Source data.
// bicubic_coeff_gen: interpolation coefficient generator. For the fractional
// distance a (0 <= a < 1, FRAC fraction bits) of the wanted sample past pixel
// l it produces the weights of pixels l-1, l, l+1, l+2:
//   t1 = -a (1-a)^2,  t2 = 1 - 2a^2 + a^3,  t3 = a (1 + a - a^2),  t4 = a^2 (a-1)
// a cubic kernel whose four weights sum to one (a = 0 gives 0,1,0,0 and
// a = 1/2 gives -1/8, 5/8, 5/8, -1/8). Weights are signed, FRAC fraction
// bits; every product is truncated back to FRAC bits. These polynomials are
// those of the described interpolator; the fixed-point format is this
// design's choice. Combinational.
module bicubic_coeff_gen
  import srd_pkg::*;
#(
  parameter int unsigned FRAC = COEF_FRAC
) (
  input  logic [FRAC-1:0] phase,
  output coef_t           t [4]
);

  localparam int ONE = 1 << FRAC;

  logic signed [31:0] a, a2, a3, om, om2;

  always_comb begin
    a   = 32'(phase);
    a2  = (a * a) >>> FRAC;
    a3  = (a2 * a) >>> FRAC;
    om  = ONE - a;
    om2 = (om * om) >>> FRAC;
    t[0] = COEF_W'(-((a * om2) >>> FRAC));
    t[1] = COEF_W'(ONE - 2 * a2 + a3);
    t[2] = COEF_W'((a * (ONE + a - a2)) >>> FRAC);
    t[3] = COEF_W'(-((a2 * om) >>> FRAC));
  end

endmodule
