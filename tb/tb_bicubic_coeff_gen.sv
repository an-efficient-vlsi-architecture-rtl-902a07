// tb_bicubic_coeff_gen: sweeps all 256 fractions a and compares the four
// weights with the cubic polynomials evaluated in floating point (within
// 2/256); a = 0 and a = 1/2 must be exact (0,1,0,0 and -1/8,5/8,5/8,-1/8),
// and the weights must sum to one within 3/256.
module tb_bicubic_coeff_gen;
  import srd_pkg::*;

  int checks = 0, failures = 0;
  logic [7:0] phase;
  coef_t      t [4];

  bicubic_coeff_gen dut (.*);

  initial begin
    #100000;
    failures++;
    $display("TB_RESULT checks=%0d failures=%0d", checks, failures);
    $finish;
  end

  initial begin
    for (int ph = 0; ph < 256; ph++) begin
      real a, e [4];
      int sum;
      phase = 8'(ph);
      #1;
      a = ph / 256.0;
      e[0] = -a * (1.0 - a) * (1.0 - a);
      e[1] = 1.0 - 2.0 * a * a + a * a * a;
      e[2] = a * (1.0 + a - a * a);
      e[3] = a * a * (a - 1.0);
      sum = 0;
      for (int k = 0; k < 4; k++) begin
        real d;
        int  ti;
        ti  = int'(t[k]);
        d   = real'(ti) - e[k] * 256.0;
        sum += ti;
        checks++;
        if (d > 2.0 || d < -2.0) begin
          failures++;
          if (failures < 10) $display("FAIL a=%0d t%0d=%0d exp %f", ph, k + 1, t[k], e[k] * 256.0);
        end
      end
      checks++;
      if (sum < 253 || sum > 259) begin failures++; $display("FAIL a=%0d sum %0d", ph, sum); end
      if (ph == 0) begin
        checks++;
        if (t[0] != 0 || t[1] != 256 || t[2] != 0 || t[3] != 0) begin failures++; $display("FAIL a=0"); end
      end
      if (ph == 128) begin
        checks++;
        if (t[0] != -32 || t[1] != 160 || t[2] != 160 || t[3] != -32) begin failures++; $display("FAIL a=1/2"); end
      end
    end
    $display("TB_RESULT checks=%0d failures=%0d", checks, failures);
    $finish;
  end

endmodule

What is expected. Only the number should be given: how many lines in the entries above contain the string "logic"?

Written solution. 3